Earth 3 or the Anti-Matter Universe debuted in Justice League of America #29 in 1964 and was based around the concept of asking what if there was an alternate world where instead of becoming superheroes, the various members of the Justice League had become super-villains, known as The Crime Syndicate of America. Over the years, the various writers had fun returning to Earth 3 and elaborating out the various evil counterparts – Ultraman (Superman), Owlman (Batman), Superwoman (Wonder Woman), Johnny Quick (The Flash) and Archer (Green Arrow) and later building a team of superheroes based on reversals of the familiar super-villains from standard continuity, as well as constructing an alternate history for the world and characters.
Justice League: Crisis on Two Earths is not based on any specific Crime Syndicate story; it just draws on the idea to create its own story. It is somewhat disappointing in that given the usual brief (75 minute) running time of the DC animated films, the Anti-Matter Universe does not nearly get enough time in terms of back explanation. There is nothing given of its mirror-reversed history, nor the individual stories of the super-villains and how they differ from their standard continuity counterparts. Moreover, there are a good many super-villain characters running around in the background where we have no idea who they are unless we are familiar with DC continuity.
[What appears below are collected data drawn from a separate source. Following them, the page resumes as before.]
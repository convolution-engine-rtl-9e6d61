// Operand interface: the "2D / Column Access" network between the two
// register files and the map unit.
//
// For each of the 64 map lanes it picks one pixel from the shift register
// (a) and one coefficient (b), and says whether the lane is inside the
// stencil (active). Lane l is split as group g = l / 16, element k = l % 16.
//   MODE_2D : pass p covers stencil rows 4p..4p+3; lane reads row 4p+g,
//             column k of both registers (window = columns 0..15).
//             Active when row and column are below size.
//   MODE_1DH: group g is a horizontal stencil on shift row base+g, taps
//             from coefficient row 0. Active when k < size.
//   MODE_1DV: group g is a vertical stencil down shift column base+g, taps
//             from coefficient row 0. Active when k < size.
//   MODE_MAT: group 0 reads row base of both registers element by element
//             (a 16-wide matrix operation); the other groups are idle.
// Purely combinational. The document names this interface and the data
// flows it must serve; how the lanes are assigned here is this design's own.
module operand_if
  import ce_pkg::*;
(
  input  mode_e                          mode,
  input  logic [4:0]                     size,
  input  logic [1:0]                     pass,
  input  logic [3:0]                     base,
  input  pix_t [SROWS-1:0][SCOLS-1:0]    sreg,
  input  pix_t [CROWS-1:0][CCOLS-1:0]    creg,
  output pix_t [LANES-1:0]               a,
  output pix_t [LANES-1:0]               b,
  output logic [LANES-1:0]               active
);

  always_comb begin
    for (int unsigned l = 0; l < LANES; l++) begin
      logic [1:0] g;
      logic [3:0] k;
      logic [3:0] row;
      logic [4:0] col;
      g = 2'(l / GLANES);
      k = 4'(l % GLANES);
      row = '0;
      col = '0;
      unique case (mode)
        MODE_2D: begin
          row       = {pass, g};
          a[l]      = sreg[row][k];
          b[l]      = creg[row][k];
          active[l] = ({1'b0, row} < size) && ({1'b0, k} < size);
        end
        MODE_1DH: begin
          row       = base + 4'(g);
          a[l]      = sreg[row][k];
          b[l]      = creg[0][k];
          active[l] = {1'b0, k} < size;
        end
        MODE_1DV: begin
          col       = {1'b0, base} + 5'(g);
          a[l]      = sreg[k][col];
          b[l]      = creg[0][k];
          active[l] = {1'b0, k} < size;
        end
        default: begin  // MODE_MAT
          a[l]      = sreg[base][k];
          b[l]      = creg[base][k];
          active[l] = (g == 2'd0);
        end
      endcase
    end
  end

endmodule
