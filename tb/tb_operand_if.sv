// Self-checking testbench for operand_if. Random register contents; for each
// data-flow mode the 64 selected operand pairs and the lane mask are compared
// with a reference that walks the stencil coordinates directly.
module tb_operand_if;
  import ce_pkg::*;
  mode_e mode;
  logic [4:0] size;
  logic [1:0] pass;
  logic [3:0] base;
  pix_t [15:0][31:0] sreg;
  pix_t [15:0][15:0] creg;
  pix_t [63:0] a, b;
  logic [63:0] active;
  int checks = 0, failures = 0;

  operand_if dut (.*);

  initial begin
    #100000;
    failures++;
    $display("watchdog expired");
    $display("TB_RESULT checks=%0d failures=%0d", checks, failures);
    $finish;
  end

  task automatic expect_lane(int l, int ea, int eb, bit eact);
    checks++;
    if (int'(a[l]) != ea || int'(b[l]) != eb || active[l] != eact) begin
      failures++;
      if (failures < 10) $display("mode %s lane %0d: got a=%0d b=%0d act=%0b exp a=%0d b=%0d act=%0b",
                                  mode.name(), l, a[l], b[l], active[l], ea, eb, eact);
    end
  endtask

  initial begin
    for (int n = 0; n < 200; n++) begin
      for (int i = 0; i < 16; i++) for (int j = 0; j < 32; j++) sreg[i][j] = pix_t'($urandom);
      for (int i = 0; i < 16; i++) for (int j = 0; j < 16; j++) creg[i][j] = pix_t'($urandom);
      mode = mode_e'(n % 4);
      size = 5'(1 + $urandom % 16);
      pass = 2'($urandom);
      base = 4'($urandom);
      #1;
      for (int row = 0; row < 4; row++)
        for (int k = 0; k < 16; k++) begin
          automatic int l = row * 16 + k;
          case (mode)
            MODE_2D: begin
              automatic int r = 4 * int'(pass) + row;
              expect_lane(l, sreg[r][k], creg[r][k], (r < size) && (k < size));
            end
            MODE_1DH: expect_lane(l, sreg[(int'(base) + row) % 16][k], creg[0][k], k < size);
            MODE_1DV: expect_lane(l, sreg[k][int'(base) + row], creg[0][k], k < size);
            default:  expect_lane(l, sreg[base][k], creg[base][k], row == 0);
          endcase
        end
    end
    $display("TB_RESULT checks=%0d failures=%0d", checks, failures);
    $finish;
  end
endmodule
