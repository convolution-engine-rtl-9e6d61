// Output register.
//
// ENTRIES convolution results of ACC_W bits. Up to four entries are written
// per cycle (four 1D stencils at once); with acc set each write adds to the
// entry instead of replacing it, which is how the passes of a 2D stencil
// larger than the map unit are summed. All entries are read together for a
// store. Writes take effect at the rising edge; two ports naming the same
// entry in one cycle is not allowed (the controller never does it).
// With land set, accumulation is a logic AND (result 1 when both the entry
// and the new value are non-zero), so a multi-pass logic-AND reduce also
// combines correctly. A row write (row_we) replaces all entries at once with
// row_data; it is used for the full-precision results of a matrix
// operation and never coincides with a port write.
// The 16 entries follow the document ("Store 16 output SAD results"); the
// width and the accumulate input are this design's.
module out_reg
  import ce_pkg::*;
#(
  parameter int unsigned ENTRIES = OUT_ENTRIES,
  parameter int unsigned WPORTS  = GROUPS
) (
  input  logic                                  clk,
  input  logic                                  rst_n,
  input  logic [WPORTS-1:0]                     we,
  input  logic                                  acc,
  input  logic                                  land,
  input  logic [WPORTS-1:0][$clog2(ENTRIES)-1:0] idx,
  input  acc_t [WPORTS-1:0]                     wdata,
  input  logic                                  row_we,
  input  acc_t [ENTRIES-1:0]                    row_data,
  output acc_t [ENTRIES-1:0]                    rd_data
);

  acc_t [ENTRIES-1:0] mem;

  always_ff @(posedge clk or negedge rst_n) begin
    if (!rst_n) mem <= '0;
    else if (row_we) mem <= row_data;
    else
      for (int unsigned p = 0; p < WPORTS; p++)
        if (we[p]) begin
          if (!acc)      mem[idx[p]] <= wdata[p];
          else if (land) mem[idx[p]] <= acc_t'((mem[idx[p]] != '0) && (wdata[p] != '0));
          else           mem[idx[p]] <= mem[idx[p]] + wdata[p];
        end
  end

  assign rd_data = mem;

endmodule
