// Self-checking testbench for out_reg: random writes on up to four ports to
// distinct entries, overwriting, accumulating by addition or by logic AND,
// and whole-register row writes, compared with a reference
// array after every cycle.
module tb_out_reg;
  import ce_pkg::*;
  logic clk = 0, rst_n = 0;
  logic [3:0] we;
  logic acc, land;
  logic [3:0][3:0] idx;
  acc_t [3:0] wdata;
  logic row_we;
  acc_t [15:0] row_data;
  acc_t [15:0] rd_data;
  int checks = 0, failures = 0;
  int model [16];

  out_reg dut (.*);
  always #5 clk = ~clk;

  initial begin
    repeat (5000) @(posedge clk);
    failures++;
    $display("watchdog expired");
    $display("TB_RESULT checks=%0d failures=%0d", checks, failures);
    $finish;
  end

  initial begin
    we = 0; acc = 0; land = 0; row_we = 0; row_data = '0; idx = '0; wdata = '0;
    foreach (model[i]) model[i] = 0;
    repeat (2) @(posedge clk);
    #1 rst_n = 1;
    for (int n = 0; n < 400; n++) begin
      int first;
      @(negedge clk);
      acc   = 1'($urandom);
      land  = ($urandom % 4) == 0;
      first = $urandom % 16;
      for (int p = 0; p < 4; p++) begin
        we[p]    = 1'($urandom);
        idx[p]   = 4'(first + 4 * p);   // distinct entries
        wdata[p] = land ? acc_t'($urandom % 2) : acc_t'($urandom % 100000) - 50000;
      end
      row_we = ($urandom % 8) == 0;
      for (int k = 0; k < 16; k++) row_data[k] = acc_t'($urandom % 4000) - 2000;
      if (row_we) begin
        we = '0;
        for (int k = 0; k < 16; k++) model[k] = int'(row_data[k]);
      end
      for (int p = 0; p < 4; p++)
        if (we[p]) begin
          if (!acc)      model[idx[p]] = int'(wdata[p]);
          else if (land) model[idx[p]] = (model[idx[p]] != 0 && wdata[p] != 0) ? 1 : 0;
          else           model[idx[p]] = model[idx[p]] + int'(wdata[p]);
        end
      @(posedge clk); #1;
      for (int i = 0; i < 16; i++) begin
        checks++;
        if (int'(rd_data[i]) != model[i]) begin
          failures++;
          if (failures < 10) $display("entry %0d got %0d exp %0d", i, rd_data[i], model[i]);
        end
      end
    end
    $display("TB_RESULT checks=%0d failures=%0d", checks, failures);
    $finish;
  end
endmodule
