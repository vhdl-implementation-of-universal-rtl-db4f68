// receiver: the receive path of the UART.
//
// RXIN is synchronised and filtered by the sampling logic; the timing and
// control state machine finds each start bit and strobes every later bit
// in its middle; the receive shift register (RSR) collects the data bits;
// the receive hold register (RHR) passes each finished word into a 16-byte
// first-in first-out buffer, which the host reads with rd on rxout. The
// error logic checks parity, stop bit and break for every frame and keeps
// sticky break, overrun, parity and framing flags in the error status
// register. This is the block structure the design draws for its
// receiver; everything inside the blocks is this design's own.
//
// Timing: a word is in the buffer (rx_empty low) about four clocks plus two
// tick16 periods after the middle of its stop bit on rxin. rxout shows a byte from
// the clock edge on which rd pops it.
module receiver
  import uart_pkg::*;
#(
  parameter int unsigned DEPTH = 16
) (
  input  logic       clk,
  input  logic       rst_n,
  input  logic       rxin,
  input  logic       tick16,
  input  lcr_t       lcr,
  input  logic       rd,
  output logic [7:0] rxout,
  output logic       rx_empty,
  output logic       rx_full,
  input  logic       err_clr,
  output rx_status_t status
);

  logic       rx_s, clear, shift, par_bit, stop_bit, done;
  logic       fifo_wr, overrun;
  logic       pe_now, fe_now, bi_now;
  logic [7:0] rsr_data, rhr_data;

  rx_sampling u_samp (.clk, .rst_n, .rxin, .tick16, .rx_s);

  rx_ctrl u_ctrl (
    .clk, .rst_n, .rx_s, .tick16, .lcr,
    .clear, .shift, .par_bit, .stop_bit, .done
  );

  rsr u_rsr (.clk, .rst_n, .clear, .shift, .bit_in(rx_s), .lcr, .data(rsr_data));

  rhr u_rhr (
    .clk, .rst_n,
    .done      (done),
    .data_in   (rsr_data),
    .fifo_full (rx_full),
    .fifo_wr   (fifo_wr),
    .data_out  (rhr_data),
    .overrun   (overrun)
  );

  lilo_fifo #(.DEPTH(DEPTH), .WIDTH(8)) u_fifo (
    .clk, .rst_n,
    .wr        (fifo_wr),
    .rd        (rd),
    .datain    (rhr_data),
    .dataout   (rxout),
    .liloempty (rx_empty),
    .lilofull  (rx_full)
  );

  rx_error u_err (
    .clk, .rst_n,
    .done     (done),
    .data     (rsr_data),
    .par_bit, .stop_bit, .overrun, .lcr,
    .clr      (err_clr),
    .pe_now, .fe_now, .bi_now,
    .status
  );

endmodule
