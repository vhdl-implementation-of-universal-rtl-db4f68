// tb_receiver: self-checking test of the receive path.
//
// A serialiser in the test drives rxin with frames built from random bytes
// for every word length, stop-bit and parity setting; tick16 comes every 4
// clocks, so a nominal bit is 64 clocks. Received bytes are read back with
// rd and compared with what was sent. Further cases: frames sent 3% slow
// and 3% fast, a wrong parity bit (PE), a stop bit at 0 (FE), an all-zero
// frame (BI and FE), a noise pulse shorter than half a bit (ignored), and
// 18 frames sent without reading (16 in the buffer, 1 in the hold register,
// the 18th lost: OE). status is compared with the expected flags after each
// case and cleared with err_clr.
module tb_receiver;
  import uart_pkg::*;
  localparam int DIV = 4;
  localparam int BITC = 16 * DIV;

  logic       clk = 1'b0, rst_n = 1'b0;
  logic       rxin = 1'b1, tick16 = 1'b0, rd = 1'b0, err_clr = 1'b0;
  lcr_t       lcr = lcr_t'(8'h1B);
  logic [7:0] rxout;
  logic       rx_empty, rx_full;
  rx_status_t status;
  int         checks = 0, failures = 0, tcnt = 0;
  logic [7:0] sent[$];

  always #5 clk = ~clk;

  receiver #(.DEPTH(16)) dut (.*);

  task automatic check(input bit ok, input string what);
    checks++;
    if (!ok) begin
      failures++;
      $display("FAIL %0t: %s", $time, what);
    end
  endtask

  always @(negedge clk) begin
    tcnt   = (tcnt + 1) % DIV;
    tick16 = (tcnt == 0);
  end

  // drive one frame; bad_par flips the parity bit, bad_stop sends stop at 0
  task automatic send(input logic [7:0] d, input int bitc, input bit bad_par, input bit bad_stop);
    int nb = 5 + lcr.wls, ones = 0;
    rxin = 1'b0;
    repeat (bitc) @(posedge clk);
    for (int i = 0; i < nb; i++) begin
      rxin = d[i];
      ones += d[i];
      repeat (bitc) @(posedge clk);
    end
    if (lcr.pen) begin
      rxin = (lcr.eps ? logic'(ones % 2) : logic'(!(ones % 2))) ^ bad_par;
      repeat (bitc) @(posedge clk);
    end
    rxin = !bad_stop;
    repeat (bitc * (lcr.stb ? 2 : 1)) @(posedge clk);
    rxin = 1'b1;
  endtask

  task automatic idle(input int bits);
    rxin = 1'b1;
    repeat (bits * BITC) @(posedge clk);
  endtask

  // read everything from the buffer and compare with the sent queue
  task automatic drain(input int expect_n);
    int n = 0;
    while (!rx_empty) begin
      @(negedge clk);
      rd = 1'b1;
      @(negedge clk);
      rd = 1'b0;
      check(sent.size() > 0 && rxout == sent[0],
            $sformatf("read %h expected %h", rxout, sent.size() ? sent[0] : 8'h0));
      if (sent.size()) void'(sent.pop_front());
      n++;
    end
    check(n == expect_n, $sformatf("%0d bytes read, expected %0d", n, expect_n));
    check(sent.size() == 0, "all sent bytes received");
    sent.delete();
  endtask

  task automatic expect_status(input rx_status_t s, input string what);
    check(status == s, $sformatf("%s: status %b expected %b", what, status, s));
    @(negedge clk);
    err_clr = 1'b1;
    @(negedge clk);
    err_clr = 1'b0;
    check(status == '0, "status cleared");
  endtask

  initial begin
    repeat (3000000) @(posedge clk);
    failures++;
    $display("FAIL: watchdog");
    $display("TB_RESULT checks=%0d failures=%0d", checks, failures);
    $finish;
  end

  initial begin
    logic [7:0] b;
    repeat (3) @(posedge clk);
    @(negedge clk);
    rst_n = 1'b1;
    #1;
    check(rx_empty && !rx_full && status == '0, "reset state");
    idle(2);
    // all framings, back to back, three frames each
    for (int c = 0; c < 32; c++) begin
      lcr = lcr_t'(c);
      for (int r = 0; r < 3; r++) begin
        b = 8'($urandom) & (8'hFF >> (3 - lcr.wls));
        sent.push_back(b);
        send(b, BITC, 0, 0);
      end
      idle(1);
      drain(3);
      check(status == '0, $sformatf("no errors for lcr %h", c));
    end
    // clock mismatch of +-3%
    lcr = lcr_t'(8'h1B);
    for (int r = 0; r < 4; r++) begin
      b = 8'($urandom); sent.push_back(b); send(b, BITC - 2, 0, 0);
      b = 8'($urandom); sent.push_back(b); send(b, BITC + 2, 0, 0);
    end
    idle(1);
    drain(8);
    check(status == '0, "no errors with 3% clock mismatch");
    // parity error, even and odd
    sent.push_back(8'h41); send(8'h41, BITC, 1, 0); idle(1);
    expect_status(rx_status_t'(4'b0010), "parity error (even)");
    lcr = lcr_t'(8'h0B);
    sent.push_back(8'h41); send(8'h41, BITC, 1, 0); idle(1);
    expect_status(rx_status_t'(4'b0010), "parity error (odd)");
    drain(2);
    // framing error
    lcr = lcr_t'(8'h1B);
    sent.push_back(8'h96); send(8'h96, BITC, 0, 1); idle(2);
    expect_status(rx_status_t'(4'b0001), "framing error");
    // break: all zero, even parity bit is 0 too
    sent.push_back(8'h00); send(8'h00, BITC, 0, 1); idle(2);
    expect_status(rx_status_t'(4'b1001), "break");
    drain(2);
    // noise pulse of a quarter bit is not a start bit
    rxin = 1'b0; repeat (BITC / 4) @(posedge clk); rxin = 1'b1;
    idle(12);
    check(rx_empty && status == '0, "glitch ignored");
    // overrun: 18 frames without reading
    for (int r = 0; r < 18; r++) begin
      b = 8'($urandom);
      if (r < 17) sent.push_back(b);
      send(b, BITC, 0, 0);
    end
    idle(1);
    check(rx_full, "buffer full");
    expect_status(rx_status_t'(4'b0100), "overrun");
    drain(17);
    $display("TB_RESULT checks=%0d failures=%0d", checks, failures);
    $finish;
  end
endmodule
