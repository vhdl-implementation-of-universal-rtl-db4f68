// uart_top: the complete UART.
//
// Four units share one system clock: the line control register (LCR), the
// baud rate generator, the transmitter and the receiver. The host writes
// over one 8-bit bus: wr with cw high loads the LCR, wr with cw low pushes a
// byte into the 16-byte transmit buffer. The transmitter sends buffered
// bytes on txout while tx is high; txe and txf report the transmit buffer
// empty and full. The receiver takes frames from rxin into its own 16-byte
// buffer, read with rd on rxout, and reports break, overrun, parity and
// framing errors on status ({BI, OE, PE, FE}) until err_clr. baud_out is the
// 1x baud strobe. The division into these four units and their connections
// follow the design; the shared bus decode and the strobe-style baud
// outputs are this design's choices.
//
// Parameters: CLK_HZ is the system clock (100 MHz, the 10 ns period the
// design simulates with), BAUD the line rate (115200, this design's choice),
// DEPTH the size of both buffers (16 bytes).
module uart_top
  import uart_pkg::*;
#(
  parameter int unsigned CLK_HZ = 100_000_000,
  parameter int unsigned BAUD   = 115_200,
  parameter int unsigned DEPTH  = 16
) (
  input  logic       clk,
  input  logic       rst_n,
  // host write side
  input  logic       wr,
  input  logic       cw,
  input  logic [7:0] din,
  input  logic       tx,
  output logic       txout,
  output logic       txe,
  output logic       txf,
  output logic       baud_out,
  // receive side
  input  logic       rxin,
  input  logic       rd,
  output logic [7:0] rxout,
  output logic       rx_empty,
  output logic       rx_full,
  input  logic       err_clr,
  output rx_status_t status,
  output lcr_t       lcr
);

  logic tick16, baud_tick;

  lcr_reg u_lcr (.clk, .rst_n, .wr, .cw, .din, .lcr);

  baud_gen #(.CLK_HZ(CLK_HZ), .BAUD(BAUD), .OVERSAMPLE(16)) u_baud (
    .clk, .rst_n, .tick16, .baud_tick
  );

  assign baud_out = baud_tick;

  transmitter #(.DEPTH(DEPTH)) u_tx (
    .clk, .rst_n,
    .wr     (wr && !cw),
    .datain (din),
    .lcr, .baud_tick, .tx, .txout, .txe, .txf
  );

  receiver #(.DEPTH(DEPTH)) u_rx (
    .clk, .rst_n, .rxin, .tick16, .lcr, .rd, .rxout,
    .rx_empty, .rx_full, .err_clr, .status
  );

endmodule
You get the feeling that the film was conceived as a Mirror Universe spin on the familiar – the concept that various science-fiction series conduct from time to time that began with Star Trek‘s Mirror Mirror (1966) and has turned up in other series such as Doctor Who (1963-89), Star Trek: Deep Space Nine (1993-9), Fringe (2008-13) and The Flash (2014– ) where we get evil counterparts of the well-known characters – but that not much has been construed in terms of rationale beyond the idea of seeing dark versions of the familiar characters. The title Crisis on Two Earths gives you the initial impression that the film is going to take on adapting Crisis on Infinite Earths (1986), the massive continuity rewrite that DC conducted to harmonise and modernise their various characters and splinter universes (which would certainly be an exceedingly ambitious idea that one would like to see Bruce Timm and co take on some day).
Certainly, the film kicks in well – we see what appears to be Lex Luthor and The Joker engaged in a robbery together, their being pursued before in an abrupt reversal their pursuers are revealed to be evil-looking versions of the DC superheroes. The film has undeniable fun with the various villains. We get to see a mean version of Superman who at one point slaps around the US President. There is also a wonderfully seductive version of Wonder Woman who abducts Batman and turns him into her plaything. Owlman also makes for a fascinatingly complex alternate take on Batman who becomes the real villain of the show during the climactic scenes.
If you suspect that Justice League: Crisis on Two Earths has a story that is too ambitious for itself, what you cannot deny is that the Bruce Timm team produce the superheroic action scenes they do so well. Immediately upon arriving on the alternate Earth, the film pits the Justice League against their counterparts and several Made Men in a knockdown battle that goes on for some ten minutes. Much of the film seems set up to get the various counterparts together for an even more massive climactic battle up against one another, at which the film succeeds most entertainingly.
Bruce Timm and co were clearly enamoured with alternate world takes on the Justice League and later returned to these in Justice League: Gods and Monsters (2015).